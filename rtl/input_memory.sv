// input_memory: on-chip store of the input images (token embeddings X).
//
// Holds IMG_SLOTS images of SEQ tokens x HIDDEN features in single
// precision, loaded from external memory and then reused by all heads.
// Word (img, k) holds feature k of every token, X[0..SEQ-1][k], which is
// the column the projection arrays consume per cycle. The load port writes
// one word per cycle; the read port is combinational.
// Keeping a portion of the images on chip for all heads is the design's; the
// number of resident images and the column-word layout are this design's own.
module input_memory
  import fp32_pkg::*;
#(
  parameter int unsigned SEQ       = vit_pkg::SEQ_LEN,
  parameter int unsigned HIDDEN    = vit_pkg::HIDDEN,
  parameter int unsigned IMG_SLOTS = vit_pkg::IMG_SLOTS,
  localparam int unsigned IW       = (IMG_SLOTS > 1) ? $clog2(IMG_SLOTS) : 1,
  localparam int unsigned KW       = $clog2(HIDDEN)
) (
  input  logic          clk,
  input  logic          wr_en,
  input  logic [IW-1:0] wr_img,
  input  logic [KW-1:0] wr_k,
  input  fp32_t         wr_data [SEQ],
  input  logic [IW-1:0] rd_img,
  input  logic [KW-1:0] rd_k,
  output fp32_t         rd_data [SEQ]
);
  localparam int unsigned DEPTH = IMG_SLOTS * HIDDEN;
  localparam int unsigned AW    = $clog2(DEPTH);

  fp32_t [SEQ-1:0] mem [DEPTH];
  fp32_t [SEQ-1:0] wr_word, rd_word;
  logic  [AW-1:0]  wr_addr, rd_addr;

  assign wr_addr = AW'(wr_img) * AW'(HIDDEN) + AW'(wr_k);
  assign rd_addr = AW'(rd_img) * AW'(HIDDEN) + AW'(rd_k);

  always_comb begin
    for (int t = 0; t < SEQ; t++) wr_word[t] = wr_data[t];
  end

  always_ff @(posedge clk) begin
    if (wr_en) mem[wr_addr] <= wr_word;
  end

  assign rd_word = mem[rd_addr];
  always_comb begin
    for (int t = 0; t < SEQ; t++) rd_data[t] = rd_word[t];
  end
endmodule
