// tb_input_memory: self-checking test of the on-chip image store.
// Loads random images into every slot (one word per cycle: feature k of all
// tokens), reads every (slot, k) back and checks each token's value.
module tb_input_memory;
  import fp32_pkg::*;
  localparam int SEQ = 4, HIDDEN = 16, IMG_SLOTS = 2;

  logic  clk = 1'b0, wr_en = 1'b0;
  logic       wr_img = '0, rd_img = '0;
  logic [3:0] wr_k = '0, rd_k = '0;
  fp32_t wr_data [SEQ];
  fp32_t rd_data [SEQ];
  fp32_t X [IMG_SLOTS][SEQ][HIDDEN];
  int    checks = 0, failures = 0;

  input_memory #(.SEQ(SEQ), .HIDDEN(HIDDEN), .IMG_SLOTS(IMG_SLOTS)) dut (
    .clk(clk), .wr_en(wr_en), .wr_img(wr_img), .wr_k(wr_k), .wr_data(wr_data),
    .rd_img(rd_img), .rd_k(rd_k), .rd_data(rd_data));

  always #5 clk = ~clk;

  initial begin
    repeat (5000) @(posedge clk);
    failures++;
    $display("TB_RESULT checks=%0d failures=%0d", checks, failures);
    $finish;
  end

  initial begin
    @(negedge clk);
    for (int i = 0; i < IMG_SLOTS; i++)
      for (int k = 0; k < HIDDEN; k++) begin
        for (int t = 0; t < SEQ; t++) X[i][t][k] = $urandom;
        wr_en = 1'b1;
        wr_img = 1'(i);
        wr_k = 4'(k);
        for (int t = 0; t < SEQ; t++) wr_data[t] = X[i][t][k];
        @(negedge clk);
      end
    wr_en = 1'b0;
    for (int i = 0; i < IMG_SLOTS; i++)
      for (int k = 0; k < HIDDEN; k++) begin
        rd_img = 1'(i);
        rd_k = 4'(k);
        #1;
        for (int t = 0; t < SEQ; t++) begin
          checks++;
          if (rd_data[t] != X[i][t][k]) begin
            failures++;
            $display("FAIL img %0d k %0d token %0d", i, k, t);
          end
        end
      end
    $display("TB_RESULT checks=%0d failures=%0d", checks, failures);
    $finish;
  end
endmodule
◇ ◇ ◇ ◇ ◇ ◇ ◇
ASSIGNED TASK: Working through the records above, copy each one exactly.

PROBLEM SOLUTION:
filename rtl/input_memory.sv
// input_memory: on-chip store of the input images (token embeddings X).
//
// Holds IMG_SLOTS images of SEQ tokens x HIDDEN features in single
// precision, loaded from external memory and then reused by all heads.
// Word (img, k) holds feature k of every token, X[0..SEQ-1][k], which is
// the column the projection arrays consume per cycle. The load port writes
// one word per cycle; the read port is combinational.
// Keeping a portion of the images on chip for all heads is the design's; the
// number of resident images and the column-word layout are this design's own.
module input_memory
  import fp32_pkg::*;
#(
  parameter int unsigned SEQ       = vit_pkg::SEQ_LEN,
  parameter int unsigned HIDDEN    = vit_pkg::HIDDEN,
  parameter int unsigned IMG_SLOTS = vit_pkg::IMG_SLOTS,
  localparam int unsigned IW       = (IMG_SLOTS > 1) ? $clog2(IMG_SLOTS) : 1,
  localparam int unsigned KW       = $clog2(HIDDEN)
) (
  input  logic          clk,
  input  logic          wr_en,
  input  logic [IW-1:0] wr_img,
  input  logic [KW-1:0] wr_k,
  input  fp32_t         wr_data [SEQ],
  input  logic [IW-1:0] rd_img,
  input  logic [KW-1:0] rd_k,
  output fp32_t         rd_data [SEQ]
);
  localparam int unsigned DEPTH = IMG_SLOTS * HIDDEN;
  localparam int unsigned AW    = $clog2(DEPTH);

  fp32_t [SEQ-1:0] mem [DEPTH];
  fp32_t [SEQ-1:0] wr_word, rd_word;
  logic  [AW-1:0]  wr_addr, rd_addr;

  assign wr_addr = AW'(wr_img) * AW'(HIDDEN) + AW'(wr_k);
  assign rd_addr = AW'(rd_img) * AW'(HIDDEN) + AW'(rd_k);

  always_comb begin
    for (int t = 0; t < SEQ; t++) wr_word[t] = wr_data[t];
  end

  always_ff @(posedge clk) begin
    if (wr_en) mem[wr_addr] <= wr_word;
  end

  assign rd_word = mem[rd_addr];
  always_comb begin
    for (int t = 0; t < SEQ; t++) rd_data[t] = rd_word[t];
  end
endmodule
// tb_input_memory: self-checking test of the on-chip image store.
// Loads random images into every slot (one word per cycle: feature k of all
// tokens), reads every (slot, k) back and checks each token's value.
module tb_input_memory;
  import fp32_pkg::*;
  localparam int SEQ = 4, HIDDEN = 16, IMG_SLOTS = 2;

  logic  clk = 1'b0, wr_en = 1'b0;
  logic       wr_img = '0, rd_img = '0;
  logic [3:0] wr_k = '0, rd_k = '0;
  fp32_t wr_data [SEQ];
  fp32_t rd_data [SEQ];
  fp32_t X [IMG_SLOTS][SEQ][HIDDEN];
  int    checks = 0, failures = 0;

  input_memory #(.SEQ(SEQ), .HIDDEN(HIDDEN), .IMG_SLOTS(IMG_SLOTS)) dut (
    .clk(clk), .wr_en(wr_en), .wr_img(wr_img), .wr_k(wr_k), .wr_data(wr_data),
    .rd_img(rd_img), .rd_k(rd_k), .rd_data(rd_data));

  always #5 clk = ~clk;

  initial begin
    repeat (5000) @(posedge clk);
    failures++;
    $display("TB_RESULT checks=%0d failures=%0d", checks, failures);
    $finish;
  end

  initial begin
    @(negedge clk);
    for (int i = 0; i < IMG_SLOTS; i++)
      for (int k = 0; k < HIDDEN; k++) begin
        for (int t = 0; t < SEQ; t++) X[i][t][k] = $urandom;
        wr_en = 1'b1;
        wr_img = 1'(i);
        wr_k = 4'(k);
        for (int t = 0; t < SEQ; t++) wr_data[t] = X[i][t][k];
        @(negedge clk);
      end
    wr_en = 1'b0;
    for (int i = 0; i < IMG_SLOTS; i++)
      for (int k = 0; k < HIDDEN; k++) begin
        rd_img = 1'(i);
        rd_k = 4'(k);
        #1;
        for (int t = 0; t < SEQ; t++) begin
          checks++;
          if (rd_data[t] != X[i][t][k]) begin
            failures++;
            $display("FAIL img %0d k %0d token %0d", i, k, t);
          end
        end
      end
    $display("TB_RESULT checks=%0d failures=%0d", checks, failures);
    $finish;
  end
endmodule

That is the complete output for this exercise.